The Democracy Platform decided at its committee meeting in Birmingham on Saturday January 10 that its motion would be to commit respect's elected representatives to living on a workers' wage. Comrades from the SWP and others, including Nick Wrack, are suggesting this is a deliberate attempt to tell George Galloway to "fuck off". It is no such thing. Let the AWL plough that barren furrow. I still can see no real reason why George Galloway would not enthusiastically support our motion. Indeed I am told he has available ample funds from journalism, etc, which, taken together with the equivalent of a skilled workers' wage, would give him more than enough to meet his needs. I could even imagine him committing himself to donating his entire MEP wage to the new coalition.
While the Unity Coalition is being born out of a movement against the war in Iraq, it is also the result of the failures of the Socialist Alliance to grow and dig roots due to the SWP's stubborn refusal to put our unity on the only firm foundations - moving towards a fully fledged political party. The SA was effectively hidden away during the Iraq war so that the SWP could try and grab recruits. Now we are seeing a recurrence of this situation - the SA is once again being put on ice. The SWP wants to be the only socialist pole in Respect and it has blocked moves to affiliate the SA. Rivals, even one dominated by the SWP, cannot be tolerated. Should Respect fail, the SWP might fall back on the SA. But will anyone be left?
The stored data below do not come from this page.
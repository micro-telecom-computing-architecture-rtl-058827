// Behavioural model of the analog side for the testbenches: four pickup
// signals at 408 MHz, the analog crossbar switch, four RF channels with
// individual gains and the ADCs, as seen at 108.8 MHz.
//
// Electrode k has amplitude v[k] and phase ph[k]; IQ undersampling makes
// its samples I, Q, -I, -Q, ... with I = v cos(ph), Q = v sin(ph). The
// crossbar under pattern p sends electrode k into RF channel (k + p) mod 4,
// whose gain is gain[channel]. The pattern used for a sample is the one the
// switch was set to LAT clocks earlier: the delay of the front end and the
// ADC pipeline, which the FPGA's digital crossbar compensates. A small
// uniform noise of +/-noise counts is added. elec[k] is the word that
// carries electrode k, whichever ADC it went to: the digital crossbar must
// deliver it as raw-data channel k.
module bpm_signal_model
  import bpm_pkg::*;
#(
  parameter int unsigned LAT = 4
) (
  input  logic       clk,
  input  logic [1:0] sw_pattern,
  input  real        v     [NCH],
  input  real        ph    [NCH],
  input  real        gain  [NCH],
  input  int         noise,
  output adc_t       adc   [NCH],
  output adc_t       elec  [NCH]
);
  logic [1:0] hist [LAT];
  int unsigned n = 0;

  initial begin
    for (int i = 0; i < LAT; i++) hist[i] = 2'd0;
    for (int k = 0; k < NCH; k++) begin adc[k] = '0; elec[k] = '0; end
  end

  always @(posedge clk) begin
    for (int i = LAT - 1; i > 0; i--) hist[i] <= hist[i-1];
    hist[0] <= sw_pattern;
  end

  always @(negedge clk) begin
    logic [1:0] p;
    p = hist[LAT-1];
    for (int k = 0; k < NCH; k++) begin
      real s, g;
      int ch, nz;
      case (n % 4)
        0: s =  v[k] * $cos(ph[k]);
        1: s =  v[k] * $sin(ph[k]);
        2: s = -v[k] * $cos(ph[k]);
        default: s = -v[k] * $sin(ph[k]);
      endcase
      ch = (k + int'(p)) % 4;
      g  = gain[ch];
      nz = (noise > 0) ? int'($urandom_range(2 * noise)) - noise : 0;
      adc[ch]  = adc_t'($rtoi(s * g) + nz);
      elec[k]  = adc[ch];
    end
    n++;
  end
endmodule
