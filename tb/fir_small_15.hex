3ff82
3fc5d
3f5ee
3f4e7
00b41
04100
07f52
09b72
07f52
04100
00b41
3f4e7
3f5ee
3fc5d
3ff82
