// Full-size testbench of bpm_dsp_top: every parameter at its default
// (switching every 8160 clocks, CIC 12 / 90 / 100, FIRs of 101, 69 and 99
// taps), run from reset until NSA slow-acquisition outputs have appeared,
// about 10.9 million clocks each; the last ones come from a full SA filter.
//
// The four channels have equal gains and the crossbar is switching; the
// beam current varies slowly by +/-20 %. The positions must match the difference-over-sum of the true amplitudes at
// every switch pattern once the filters have filled. Checks:
//   - raw data reordered word by word at every clock
//   - TBT and FA positions against the true position (3 um, Kx = 10 mm)
//   - FA amplitudes recomputed here from the DUT's own TBT amplitudes and
//     SA amplitudes from its FA amplitudes, with the CIC written as its
//     impulse response (a five-fold boxcar convolution, delayed by the four
//     samples of integrator pipelining) and the FIR as a direct convolution
//     with the coefficient table, kept every D-th; they must match exactly
//   - the SA position of the settled outputs against the true position
//   - output counts: one TBT sample per 24 clocks, FA per 450 TBT, SA per
//     1000 FA
module tb_bpm_dsp_full;
  import bpm_pkg::*;
  logic clk = 1'b0, rst_n = 1'b0;
  always #5 clk = ~clk;
  int checks = 0, failures = 0;

  localparam int NSA = 11;   // the 99-tap SA filter is full from the 10th on

  adc_t adc_in [NCH], adc_raw [NCH], elec [NCH];
  logic xen = 1'b1;
  logic [K_W-1:0] kx = 28'd10_000_000, ky = 28'd10_000_000;
  pos_t xo = '0, yo = '0;
  logic [1:0] xsw; logic xstep;
  logic tiv;
  logic signed [IQ_W-1:0] ti [NCH], tq [NCH];
  amp4_t tbt_amp, fa_amp, sa_amp;
  pos_sample_t tbt_pos, fa_pos, sa_pos;
  logic [NCH-1:0] qrot;
  logic fovr;
  logic [2:0] dz;

  real v [NCH], v0 [NCH], ph [NCH], gain [NCH];
  int noise = 3;

  bpm_signal_model #(.LAT(4)) model (.clk, .sw_pattern(xsw), .v, .ph, .gain, .noise, .adc(adc_in), .elec);

  bpm_dsp_top dut (
    .clk, .rst_n, .adc_in, .xbar_enable(xen), .kx, .ky, .x_off(xo), .y_off(yo),
    .xbar_sw(xsw), .xbar_step(xstep), .adc_raw,
    .tbt_iq_valid(tiv), .tbt_i(ti), .tbt_q(tq), .tbt_amp, .tbt_pos,
    .fa_amp, .fa_pos, .sa_amp, .sa_pos,
    .quad_rotated(qrot), .fir_overrun(fovr), .div_zero(dz));

  task automatic check(input bit ok, input string what);
    checks++;
    if (!ok) begin failures++; if (failures < 20) $display("FAIL %s at %0t", what, $time); end
  endtask
  function automatic real ab(input real a); return a < 0 ? -a : a; endfunction

  // ---- reference decimators ----
  longint h_fa [], h_sa [];       // CIC impulse responses
  logic [17:0] c_fa [69], c_sa [99];

  function automatic void boxcar5(input int r, output longint h []);
    longint cur [], nxt [];
    cur = new[1]; cur[0] = 1;
    for (int s = 0; s < 5; s++) begin
      nxt = new[cur.size() + r - 1];
      foreach (nxt[i]) nxt[i] = 0;
      foreach (cur[i]) for (int j = 0; j < r; j++) nxt[i + j] += cur[i];
      cur = nxt;
    end
    h = cur;
  endfunction

  longint tbt_in [NCH][$], fa_cic [NCH][$], fa_in [NCH][$], sa_cic [NCH][$];

  // CIC output ending at input index idx of channel k (which: 0 = FA, 1 = SA).
  function automatic longint cic_out(input int which, input int k, input int idx);
    longint acc = 0;
    if (which == 0) begin
      for (int j = 0; j < h_fa.size(); j++) if (idx - j >= 0) acc += h_fa[j] * tbt_in[k][idx - j];
      return acc >>> 33;   // 90^5 needs 33 bits of growth
    end
    for (int j = 0; j < h_sa.size(); j++) if (idx - j >= 0) acc += h_sa[j] * fa_in[k][idx - j];
    return acc >>> 34;     // 100^5 needs 34 bits of growth
  endfunction

  function automatic longint fir_out(input int which, input int k, input int idx);
    longint acc = 0, r, mx, mn;
    if (which == 0) begin
      for (int j = 0; j < 69; j++) if (idx - j >= 0) acc += longint'($signed(c_fa[j])) * fa_cic[k][idx - j];
    end else begin
      for (int j = 0; j < 99; j++) if (idx - j >= 0) acc += longint'($signed(c_sa[j])) * sa_cic[k][idx - j];
    end
    r = acc >>> 17;
    mx = (64'sd1 <<< (AMP_W - 1)) - 1; mn = -(64'sd1 <<< (AMP_W - 1));
    return r > mx ? mx : (r < mn ? mn : r);
  endfunction

  function automatic longint amp_of(input amp4_t a, input int k);
    case (k)
      0: return longint'(a.a);
      1: return longint'(a.b);
      2: return longint'(a.c);
      default: return longint'(a.d);
    endcase
  endfunction

  // ---- raw-data reordering ----
  adc_t elec_d [NCH];
  logic run = 1'b0;
  always @(posedge clk) if (rst_n) begin
    if (run) for (int k = 0; k < NCH; k++) check(adc_raw[k] == elec_d[k], "raw reorder");
    for (int k = 0; k < NCH; k++) elec_d[k] <= elec[k];
  end

  function automatic real true_x();
    return real'(kx) * ((v[1] + v[2]) - (v[0] + v[3])) / (v[0] + v[1] + v[2] + v[3]);
  endfunction
  function automatic real true_y();
    return real'(ky) * ((v[0] + v[1]) - (v[2] + v[3])) / (v[0] + v[1] + v[2] + v[3]);
  endfunction

  // Slow common variation of the beam current (+/-20 %, period 2^22
  // clocks): the position stays put, the amplitudes move, so the exact
  // amplitude comparisons are sensitive to sample alignment.
  int unsigned tick = 0;
  always @(posedge clk) if (rst_n) begin
    tick <= tick + 1;
    if (tick % 1024 == 0)
      for (int k = 0; k < NCH; k++) v[k] = v0[k] * (1.0 + 0.2 * $sin(6.283185307 * real'(tick) / 4194304.0));
  end

  int n_sapos = 0;
  int n_tbt = 0, n_fa = 0, n_sa = 0, n_fa_cic = 0, n_step = 0;
  longint t_last_tbt = 0;
  longint tbt_t [$];

  always @(posedge clk) if (rst_n && (sa_pos.valid && n_sa >= 10)) begin
    check(ab(real'(sa_pos.x) - true_x()) < 3000.0 && ab(real'(sa_pos.y) - true_y()) < 3000.0, "SA position");
    $display("SA position x=%0d y=%0d nm, true %f %f", sa_pos.x, sa_pos.y, true_x(), true_y());
    n_sapos++;
  end

  always @(posedge clk) if (rst_n) begin
    if (xstep) n_step++;
    if (run) check(!fovr, "no FIR overrun");
    if (tbt_amp.valid) begin
      tbt_t.push_back(longint'($time));
      for (int k = 0; k < NCH; k++) tbt_in[k].push_back(amp_of(tbt_amp, k));
      if (n_tbt > 0) check(longint'($time) - t_last_tbt == 240, "TBT rate");
      t_last_tbt = longint'($time);
      n_tbt++;
    end
    if (tbt_pos.valid && n_tbt > 400)
      check(ab(real'(tbt_pos.x) - true_x()) < 3000.0 && ab(real'(tbt_pos.y) - true_y()) < 3000.0, "TBT position");
    if (fa_amp.valid) begin
      // FA CIC outputs feeding this FIR output: 5 per FA sample
      while (n_fa_cic < (n_fa + 1) * 5) begin
        for (int k = 0; k < NCH; k++)
          fa_cic[k].push_back(cic_out(0, k, (n_fa_cic + 1) * 90 - 1 - 4));
        n_fa_cic++;
      end
      for (int k = 0; k < NCH; k++) begin
        automatic longint e = fir_out(0, k, n_fa * 5 + 4);
        check(amp_of(fa_amp, k) == e, "FA amplitude");
        fa_in[k].push_back(amp_of(fa_amp, k));
      end
      // 450 TBT samples per FA sample; the output follows the last of them
      // by 2 (CIC) + 69 (one tap per clock) + 2 (product and output) clocks
      check(longint'($time) - tbt_t[(n_fa + 1) * 450 - 1] == 10 * 73, "FA rate and latency");
      n_fa++;
    end
    if (fa_pos.valid && n_fa > 80)
      check(ab(real'(fa_pos.x) - true_x()) < 3000.0 && ab(real'(fa_pos.y) - true_y()) < 3000.0, "FA position");
    if (sa_amp.valid) begin
      for (int m = 0; m < 10; m++)
        for (int k = 0; k < NCH; k++)
          sa_cic[k].push_back(cic_out(1, k, (n_sa * 10 + m + 1) * 100 - 1 - 4));
      for (int k = 0; k < NCH; k++)
        check(amp_of(sa_amp, k) == fir_out(1, k, n_sa * 10 + 9), "SA amplitude");
      check(fa_in[0].size() == (n_sa + 1) * 1000, "SA rate");
      n_sa++;
      $display("SA output %0d at %0t: amplitudes %0d %0d %0d %0d", n_sa, $time, amp_of(sa_amp, 0), amp_of(sa_amp, 1), amp_of(sa_amp, 2), amp_of(sa_amp, 3));
    end
  end

  initial begin
    boxcar5(90, h_fa);
    boxcar5(100, h_sa);
    $readmemh("rtl/fir_fa_69.hex", c_fa);
    $readmemh("rtl/fir_sa_99.hex", c_sa);
    v0[0] = 10000.0; v0[1] = 12000.0; v0[2] = 14000.0; v0[3] = 9000.0;
    for (int k = 0; k < NCH; k++) v[k] = v0[k];
    ph[0] = 0.5; ph[1] = 2.1; ph[2] = 3.6; ph[3] = 5.2;
    for (int k = 0; k < NCH; k++) gain[k] = 1.0;
    // longer than the model's switch-to-ADC latency, so that its delay
    // line holds only patterns from after reset
    repeat (8) @(posedge clk);
    rst_n <= 1'b1;
    @(posedge clk);
    run <= 1'b1;
    wait (n_sa == NSA);
    repeat (100) @(posedge clk);
    $display("outputs: tbt=%0d fa=%0d sa=%0d pattern steps=%0d", n_tbt, n_fa, n_sa, n_step);
    check(n_step > 1000, "crossbar switching");
    check(n_fa == NSA * 1000, "FA count");
    check(n_sapos > 0, "settled SA position checked");
    $display("TB_RESULT checks=%0d failures=%0d", checks, failures);
    $finish;
  end

  initial begin
    repeat (NSA * 10_880_000 + 200_000) @(posedge clk);
    failures++;
    $display("watchdog");
    $display("TB_RESULT checks=%0d failures=%0d", checks, failures);
    $finish;
  end
endmodule
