// Input-level sweep of bpm_dsp_top: the beam stays at one position while
// the signal level steps down over 50 dB, from 30 000 to 95 ADC counts
// peak, with switching off, equal channel gains and no added noise. Only
// the ADC rounding and the fixed-point arithmetic of the chain remain, so
// this measures the digital chain's own error floor against level. At
// each level, after the filters have settled: the TBT and FA positions
// must lie within 1 um + 6 mm*count / A of the true position (the rounding
// of a sample moves a ratio by about 1/A), and the TBT amplitude must be
// proportional to the level (gain 200.1 counts per count within 0.5 % +
// 2/A). FA and SA run at the reduced sizes of tb_bpm_dsp_top; the TBT
// path is full size. The worst error seen at each level is printed.
module tb_bpm_level_sweep;
  import bpm_pkg::*;
  logic clk = 1'b0, rst_n = 1'b0;
  always #5 clk = ~clk;
  int checks = 0, failures = 0;

  adc_t adc_in [NCH], adc_raw [NCH], elec [NCH];
  logic [K_W-1:0] kx = 28'd10_000_000, ky = 28'd10_000_000;
  logic [1:0] xsw; logic xstep, tiv;
  logic signed [IQ_W-1:0] ti [NCH], tq [NCH];
  amp4_t tbt_amp, fa_amp, sa_amp;
  pos_sample_t tbt_pos, fa_pos, sa_pos;
  logic [NCH-1:0] qrot;
  logic fovr;
  logic [2:0] dz;

  real v [NCH], ph [NCH], gain [NCH];
  real rel [NCH];
  int noise = 0;

  bpm_signal_model #(.LAT(4)) model (.clk, .sw_pattern(xsw), .v, .ph, .gain, .noise, .adc(adc_in), .elec);

  bpm_dsp_top #(.FA_CIC_R(10), .FA_FIR_TAPS(15), .FA_FIR_D(2), .FA_FIR_FILE("tb/fir_small_15.hex"),
                .SA_CIC_R(4), .SA_FIR_TAPS(15), .SA_FIR_D(2), .SA_FIR_FILE("tb/fir_small_15.hex")) dut (
    .clk, .rst_n, .adc_in, .xbar_enable(1'b0), .kx, .ky, .x_off('0), .y_off('0),
    .xbar_sw(xsw), .xbar_step(xstep), .adc_raw,
    .tbt_iq_valid(tiv), .tbt_i(ti), .tbt_q(tq), .tbt_amp, .tbt_pos,
    .fa_amp, .fa_pos, .sa_amp, .sa_pos,
    .quad_rotated(qrot), .fir_overrun(fovr), .div_zero(dz));

  function automatic real ab(input real a); return a < 0 ? -a : a; endfunction
  function automatic real true_x();
    return real'(kx) * ((rel[1] + rel[2]) - (rel[0] + rel[3])) / (rel[0] + rel[1] + rel[2] + rel[3]);
  endfunction
  function automatic real true_y();
    return real'(ky) * ((rel[0] + rel[1]) - (rel[2] + rel[3])) / (rel[0] + rel[1] + rel[2] + rel[3]);
  endfunction

  real level, k7, g_tbt, worst_tbt, worst_fa, worst_amp;
  bit  measuring = 1'b0;
  int  n_levels = 0, n_meas = 0;

  always @(posedge clk) if (rst_n && measuring) begin
    if (tbt_pos.valid) begin
      automatic real e = ab(real'(tbt_pos.x) - true_x()) + ab(real'(tbt_pos.y) - true_y());
      if (e > worst_tbt) worst_tbt = e;
      checks++; n_meas++;
      if (e > 1000.0 + 6.0e6 / level) begin failures++; if (failures < 10) $display("FAIL TBT level %f error %f", level, e); end
    end
    if (fa_pos.valid) begin
      automatic real e = ab(real'(fa_pos.x) - true_x()) + ab(real'(fa_pos.y) - true_y());
      if (e > worst_fa) worst_fa = e;
      checks++;
      if (e > 1000.0 + 6.0e6 / level) begin failures++; if (failures < 10) $display("FAIL FA level %f error %f", level, e); end
    end
    if (tbt_amp.valid) begin
      automatic real e = ab(real'(tbt_amp.a) / (v[0] * g_tbt) - 1.0);
      if (e > worst_amp) worst_amp = e;
      checks++;
      if (e > 5.0e-3 + 2.0 / level) begin failures++; if (failures < 10) $display("FAIL amplitude level %f rel error %f", level, e); end
    end
  end

  initial begin
    k7 = 1.0;
    for (int i = 0; i < 7; i++) k7 = k7 * $sqrt(1.0 + 2.0 ** (-2 * i));
    g_tbt = (248832.0 / 262144.0) * 128.0 * k7;
    rel[0] = 0.80; rel[1] = 1.00; rel[2] = 0.95; rel[3] = 0.70;
    ph[0] = 0.3; ph[1] = 1.9; ph[2] = 3.3; ph[3] = 4.8;
    for (int k = 0; k < NCH; k++) gain[k] = 1.0;
    level = 30000.0;
    for (int k = 0; k < NCH; k++) v[k] = rel[k] * level;
    repeat (8) @(posedge clk);
    rst_n <= 1'b1;
    // 30000 -> 95 counts in steps of 10 dB (50 dB in all)
    for (int l = 0; l < 6; l++) begin
      level = 30000.0 * (10.0 ** (-real'(l) / 2.0));
      for (int k = 0; k < NCH; k++) v[k] = rel[k] * level;
      worst_tbt = 0; worst_fa = 0; worst_amp = 0;
      repeat (12000) @(posedge clk);
      measuring = 1'b1;
      repeat (10000) @(posedge clk);
      measuring = 1'b0;
      n_levels++;
      $display("level %8.1f counts (%5.1f dBFS): worst TBT %8.1f nm, FA %8.1f nm, amplitude %.5f",
               level, 20.0 * $log10(level / 32768.0), worst_tbt, worst_fa, worst_amp);
    end
    checks++;
    if (n_levels != 6 || n_meas < 6 * 400) begin failures++; $display("FAIL sweep incomplete"); end
    checks++;
    if (fovr) begin failures++; $display("FAIL overrun"); end
    $display("TB_RESULT checks=%0d failures=%0d", checks, failures);
    $finish;
  end

  initial begin
    repeat (200000) @(posedge clk);
    failures++;
    $display("watchdog");
    $display("TB_RESULT checks=%0d failures=%0d", checks, failures);
    $finish;
  end
endmodule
There is an ever increasing opportunist appetite driving the SWP to the right. The lower the electoral results, the more it wants to junk principles. Instead of patiently building the SA - with a weekly or daily paper, with education meetings and events, with civilised debate and day-to-day work in communities and workplaces - the SWP seems to believe that all that is required is stringing together meaningless platitudes and signing up 'big name' personalities.
This is the very danger of electoralism that the SWP once warned against: "The search for votes pushes a party towards a softening of its message, towards a search for accommodation with the union leaders in order to secure backing and finance" (Socialist Worker November 25 1995). This is what the SWP perceived to be the dangers of standing in elections. As the Bolsheviks brilliantly proved in Russia, they were wrong, of course. But they seem to have believed it so passionately that they it has caused them to fulfil their own prophesy. Standing in elections means only one thing for the SWP - electoralism.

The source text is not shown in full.